Increased recognition of the intersectional nature of people’s identities and other factors that may affect their health and health care experiences may also have important implications for efforts to address disparities. For example, the combination of race, ethnicity, and gender, highlights disproportionate discrimination for certain groups. Large federal surveys collect demographic and social data, including race and/or ethnicity, gender, educational attainment, and income that can allow researchers to examine how intersectional social and economic factors shape people’s health and experiences. However, in some cases, data are limited to examine experiences by multiple factors. Beyond an individual’s racial or ethnic identity, other factors that are less routinely collected in surveys, such as self-perceived skin color, can also influence their experiences. Socially-assigned race—that is the race that others perceive someone to be—may also be a factor. For example, studies have found that Hispanic or Latino individuals who are socially perceived as White report better health outcomes than those who are perceived as Hispanic or Latino. As efforts to address health disparities continue and evolve, it will be important to consider how these other factors influence people’s experiences and outcomes.

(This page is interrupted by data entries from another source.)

# Error-correcting reversible-cell SRAM with a clock-split memory self-test

This design is a small embedded memory that protects itself two ways.
Each stored word carries a *decimal matrix code* (DMC), which corrects a
burst of flipped bits in a word when it is read. A built-in self-test
(BIST) can also take over the memory, write and read every word, and
report what it finds. The self-test's address generator is built to
switch as little as possible. It is split into two parts that run on
separate, gated clocks. The upper part changes one bit per address. The
lower part is clocked only once every four addresses.

The memory array is made of one-bit cells described at gate level as
reversible logic: a Fredkin gate (controlled swap) and a Feynman gate
(controlled NOT). The default configuration is 32 words of 32 data bits,
plus 36 check bits per word.

```
            background           start / done / fail / counters
                |                        |
          +-----v------+   inv    +------v---------+
          | data_gen   |<---------| bist_controller|------ ag_init/ag_step
          +-----+------+          +--+---------+---+            |
                | pattern      we    |  cmp_valid         +------v----------+
                |      +-------------+  |                 | ldmlt_addr_gen  |
  func port ----+------+--> mode mux <--+-----------------+ ring (clock-2)  |
                          |  addr/we/wdata                | LFSR (clock-1)  |
                   +------v-----------------------------+ +-----------------+
                   | ft_memory                          |
                   |  wdata --> [mux] --> dmc_encoder --+--> H,V --> redundancy SRAM (32x36)
                   |             ^  (reused on reads)   |
                   |  info SRAM (32x32) --read--+       |
                   |                            v       |
                   |  dmc_decoder: syndrome -> locator -> corrector --> rdata
                   +------------------------------------+
                          | rdata, err, sym_err
                   +------v-----+
                   | comparator |--> fail, fail_addr, mismatch/detect/correct counts
                   +------------+
```

## The decimal matrix code

The code protects a 32-bit word `D[31:0]`. The word is cut into eight
4-bit *symbols*. Symbol `j` is `D[4j+3:4j]`. The symbols are laid out,
only logically, as a 2 x 4 matrix:

```
             column 3   column 2   column 1   column 0
  row 0:     sym 3      sym 2      sym 1      sym 0        H[9:0]
  row 1:     sym 7      sym 6      sym 5      sym 4        H[19:10]
             V[15:12]   V[11:8]    V[7:4]     V[3:0]
```

**Horizontal check bits** come from adding symbols as plain unsigned
integers. This is the "decimal" part of the name: the symbols are added as
numbers, not XORed. In each row, the symbols two columns apart form a
pair, and each pair has a 5-bit sum:

| field      | sum             |
|------------|-----------------|
| `H[4:0]`   | sym0 + sym2     |
| `H[9:5]`   | sym1 + sym3     |
| `H[14:10]` | sym4 + sym6     |
| `H[19:15]` | sym5 + sym7     |

**Vertical check bits** are the XOR of the two rows, column by column:
`V[i] = D[i] ^ D[i+16]`.

So a word carries 20 + 16 = 36 check bits. They are stored in a separate
*redundancy* array, next to the 32-bit *information* array.

**Decoding.** On a read, the check bits are recomputed from the word as
read. This gives `H'` and `V'`. The syndrome has two parts:

* `dH = H' - H` for each of the four fields (integer subtraction, 5 bits);
* `S = V' ^ V` (16 bits, 4 per column).

A symbol is declared wrong when two things hold: the `dH` of its field is
non-zero, and the `S` bits of its column are non-zero. It is then
corrected by XORing in the `S` bits of its column. If only one symbol of a
column is hit, `S` for that column is exactly the pattern of flipped bits.
Examples:

* An error pattern `0111` in symbol 2 of `F5AFF6AC` changes the word to
  `F5AFF1AC`. It makes `dH[4:0]` non-zero and `S[11:8] = 0111`, so
  symbol 2 is restored.
* Any upset confined to one symbol is corrected, whatever its bit
  pattern.
* A burst along one matrix row is corrected when each hit symbol of the
  row lies in a different horizontal field. For example, symbols 0 and 1
  can both be hit.
* Two symbols of the *same* column (for example symbols 0 and 4) cannot be
  separated, because their flips cancel or mix in `S`. The word then
  comes out wrong, and `err` is set.
* Hits in different rows *and* columns can mislead the locator: with
  symbols 3 and 5 hit, symbol 1 shares a field with 3 and a column with
  5, so it is also "corrected".
* An error in the check bits alone sets `err` and leaves the data
  unchanged.

**Other geometries.** The encoder, decoder, coded memory and top level
take the matrix shape as parameters:

* `K1` rows and `K2` columns of symbols;
* `M` bits per symbol, so the word is K1·K2·M bits wide;
* `K2` must be even.

In each row, column `c` is paired with column `c + K2/2`. Each vertical
bit is the XOR of its bit column over all `K1` rows. The word then has
K1·(K2/2)·(M+1) + K2·M check bits:

| matrix  | symbol bits | word bits | check bits |
|---------|-------------|-----------|------------|
| 2 x 4   | 4           | 32        | 36 (default) |
| 2 x 8   | 4           | 64        | 72         |
| 4 x 4   | 2           | 32        | 32         |
| 2 x 2   | 8           | 32        | 34         |

Wider symbols catch longer bursts inside one symbol. More symbols per
row give more independent fields.

**Encoder reuse.** There is only one encoder. While the write strobe is
high, it encodes the incoming word, and its outputs are written to the
redundancy array. Otherwise it encodes the word coming out of the
information array. Its outputs are then the recomputed `H'`/`V'` that the
decoder compares with the stored bits. The encoder's enable is therefore
simply the read/write direction (`ft_memory`).

## Address generation with split clocks

For 2^N rows (N = 5 by default), the address is `{Q1, Q2, L}`.

* **Q1, Q2** (the two MSBs) come from a two-flip-flop ring. FF1 takes
  the inverted output of FF2, and FF2 takes FF1. It runs through
  `00, 10, 11, 01`: each output is the clock divided by four, the two a
  quarter period apart, and only one bit changes per step
  (`clock_splitter`).
* **L** (the N-2 LSBs) is an LFSR with characteristic polynomial
  1 + x + x^(N-2). Stage `R[i]` shifts into `R[i-1]`, and the top stage
  takes `R[N-3] ^ R[0]`. A maximal LFSR never reaches the all-zero state.
  A second XOR term, active when the upper stages are all zero, splices
  that state in. The LFSR therefore walks all 2^(N-2) values
  (`mlt_lfsr`).

The two parts have their own clocks, each made by a latch-based clock
gate (`clock_gate`) from the one input clock:

* **Clock-2** pulses on every address step and drives the ring.
* **Clock-1** pulses only on the step where the ring leaves `01` and wraps
  to `00`, and drives the LFSR. So it is the step clock divided by four.

Neither clock pulses while the generator is idle. The LFSR's flip-flops
receive one clock edge per four addresses and toggle at most that often.
The ring changes one bit per address.

The combined sequence visits every one of the 2^N addresses exactly once
in 2^N steps. It then returns to its first address, `{00, 001}`. For N = 5
the lower part runs `001, 000, 100, 110, 111, 011, 101, 010`.

The polynomial must be primitive at width N-2. Trinomials 1 + x + x^n are
primitive for n = 2, 3, 4, 6, 7, 15, …. Valid address widths are therefore
N = 4, 5, 6, 8, 9, …. Other widths give a shorter cycle, and the test
would miss rows.

## The reversible SRAM cell and array

Each cell (`rev_sram_cell`) has a word line `wl`, a data input and one
output.

* The Fredkin gate's control input is the word line. Its output
  `wl ? data : stored` feeds a Feynman gate whose second input is tied
  to 1.
* One Feynman output (the stored value itself) feeds back into the
  Fredkin gate.
* The other output (stored XOR 1) is the cell output. It is therefore the
  *complement* of the stored bit.

Logically the cell is a latch: it is transparent while `wl` is high and
holds while `wl` is low. It is written as `always_latch`. The
gate-diffusion-input transistor implementation of the gates is below the
level of this RTL.

`gdi_sram` arranges ROWS x WIDTH cells:

* Writes: a one-hot row decoder (`addr_decoder`, 5 x 32) turns the
  address, gated by `we`, into word lines.
* Reads: reads are asynchronous. The addressed row's outputs are selected
  and inverted back to true data.

As with any latch array, `addr` and `wdata` must be steady while `we` is
high. The controller and the functional port both drive them from the
same clock edge.

## Self-test sequence

`bist_controller` runs four passes, one address per clock:

1. write the background (`data_generator`, e.g. `F5AFF6AC`) to every
   address;
2. read every address and compare the *corrected* word with the
   background;
3. write the complemented background;
4. read and compare with the complement.

It then holds `done` until the next `start`. Each pass ends when the
address generator flags its last address, and the generator is restarted
for the next pass. A run takes 4 x 2^N + 1 clocks from the edge that
samples `start`: 129 clocks for 32 rows.

The `comparator` keeps:

* a sticky `fail` flag (the word was still wrong after correction);
* the first failing address;
* saturating counts of:
  * words that failed;
  * words with a non-zero syndrome (detected);
  * words in which symbols were corrected.

A memory with a correctable upset therefore *passes*, but shows non-zero
detect and correct counts. An uncorrectable one fails and names the
address.

## Top level: `mbist_top`

| port group | signals | notes |
|---|---|---|
| clock/reset | `clk`, `rst_n` | asynchronous active-low reset |
| mode | `test_mode` | 1: BIST drives the memory, 0: functional port |
| BIST | `start`, `background`, `bist_state`, `bist_busy`, `bist_done`, `bist_fail`, `bist_fail_addr`, `bist_mismatch_cnt`, `bist_detect_cnt`, `bist_correct_cnt` | |
| functional | `func_addr`, `func_we`, `func_wdata`, `func_rdata`, `func_rdata_raw`, `func_err`, `func_sym_err` | asynchronous read; write in the cycle `func_we` is high |
| upset injection | `flip_en`, `flip_addr`, `flip_mask` | XORs `flip_mask` into the word read from `flip_addr`; tie `flip_en` low in use |

Parameters:

* `ROWS`: default 32. It must be a power of two, and log2(ROWS) - 2 must
  be a primitive-trinomial width.
* `CW`: counter width, default 8.
* `K1`, `K2`, `M`: code geometry, default 2, 4, 4. The word width is
  K1·K2·M.

## Where this RTL goes beyond, or departs from, its source description

The block structure, the DMC geometry for a 32-bit word, encoder reuse,
the two-flop clock-splitting ring, the (N-2)+2 split of the address LFSR
with its polynomial, and the Fredkin/Feynman cell follow the published
description the design is based on. The following are choices made here:

* **Test algorithm.** The source names a BIST controller, data generator
  and comparator but gives no test sequence. The background/complement
  write–read passes are this design's.
* **Low-transition output network.** The source's low-transition LFSR also
  has a small state machine (two enables) and a row of XOR gates as a
  "data selector", but does not define them. They are not built. The
  enable role is played by the split clocks.
* **Word width vs. array figure.** The array is also shown with 8 cells
  per row, while the example run uses a 32 x 32 memory and a 32-bit coded
  word. 32 bits are used.
* **Default matrix.** The source's stated final choice is a 2 x 8 matrix
  of 4-bit symbols, which implies a 64-bit word. Its worked example and
  its simulation use 32-bit words in a 2 x 4 matrix. The 2 x 4 matrix is
  the default, and `K2 = 8` gives the 2 x 8 code.
* **Redundancy counts.** The source quotes redundancy counts for several
  matrices. Its 32 (4 x 4, 2-bit symbols) agrees with the formula above.
  Its 72 agrees for 2 x 8, although it is quoted for 2 x 4. Its 80 for
  2 x 2 with 8-bit symbols does not agree: this pairing rule gives 34.
* **Symbol pairing.** Which symbol pairs share a horizontal field is
  printed only for two pairs, (0,2) and (5,7). The pairs (1,3) and (4,6),
  and the order of the fields in `H`, follow by symmetry.
* **Cell details.** The Fredkin output that feeds the Feynman gate, and
  hence the complemented cell output, are a reading of the cell diagram
  using the textbook gate definitions.
* **Additions.** Mode multiplexer, functional port, upset injection, the
  error flags and counters, and reset values.

No timing, area or power figure of the source is reproduced or checked.
The latch-based array and clock gates would need a proper memory compiler
or timing constraints in a real implementation.

## Files

`rtl/`:

| file | contents |
|---|---|
| `mbist_pkg.sv` | DMC geometry, symbol/field mapping functions, BIST state type |
| `mbist_top.sv` | top level |
| `bist_controller.sv`, `data_generator.sv`, `comparator.sv` | self-test |
| `ldmlt_addr_gen.sv`, `clock_splitter.sv`, `mlt_lfsr.sv`, `clock_gate.sv` | address generator |
| `ft_memory.sv`, `dmc_encoder.sv`, `dmc_decoder.sv` | coded memory |
| `gdi_sram.sv`, `addr_decoder.sv`, `rev_sram_cell.sv` | array |

`tb/` has one self-checking testbench per module, `tb_<module>.sv`. Each
prints `TB_RESULT checks=N failures=M` and stops itself with a watchdog.
`tb_mbist_top` runs the whole design at its default size. It covers:

* a clean test with background `F5AFF6AC`, checking the 129-clock length
  and that every address was written;
* the same test with the `0111` upset in symbol 2 of one word, which must
  pass with two detections and two corrections;
* an uncorrectable same-column upset, which must fail at the right
  address;
* functional reads and writes, including a corrected read;
* mode switches.

It counts each of these mechanisms and fails if one never happens.

`tb_dmc_geometries` runs the encoder and decoder at the four matrix
shapes of the table above. The helper `dmc_geom_check` holds the checks
for one shape.

`tb_mbist_top_wide` builds the whole design with the 2 x 8 code (64-bit
words, 72 check bits each). It runs a clean test, a corrected upset in
symbol 9 and a failing same-column upset in symbols 0 and 8.

## Simulating

With Verilator 5, from the directory holding `rtl/` and `tb/`:

```
verilator --binary --timing --assert -Wno-fatal -y rtl -y tb +libext+.sv \
    rtl/mbist_pkg.sv tb/tb_mbist_top.sv --top-module tb_mbist_top -o sim
./obj_dir/sim
```

Replace `tb_mbist_top` with any other testbench name to test one block.
The simulator has two states: the array and all other uninitialised
storage start with arbitrary values, which the tests rely on not
mattering. All testbenches finish in well under a second.

For lint: `verilator --lint-only -Wall -y rtl +libext+.sv rtl/mbist_pkg.sv
rtl/mbist_top.sv`. The latches it and synthesis tools report are
intended:

* the memory cells;
* the enable latches of the two clock gates.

Appendix: Examples of Race and/or Ethnicity Questions Consistent with Revised OMB Standards
Source: Office of Management and Budget, Revisions to OMB’s Statistical Policy Directive No. 15: Standards for Maintaining, Collecting, and Presenting Federal Data on Race and Ethnicity
Source: Office of Management and Budget, Revisions to OMB’s Statistical Policy Directive No. 15: Standards for Maintaining, Collecting, and Presenting Federal Data on Race and Ethnicity
Endnotes
Between 1790 and 1840 only the heads of free households appeared in early census records, enslaved people were not recorded by name, age, sex, or origin. They only included additional demographic data on White people.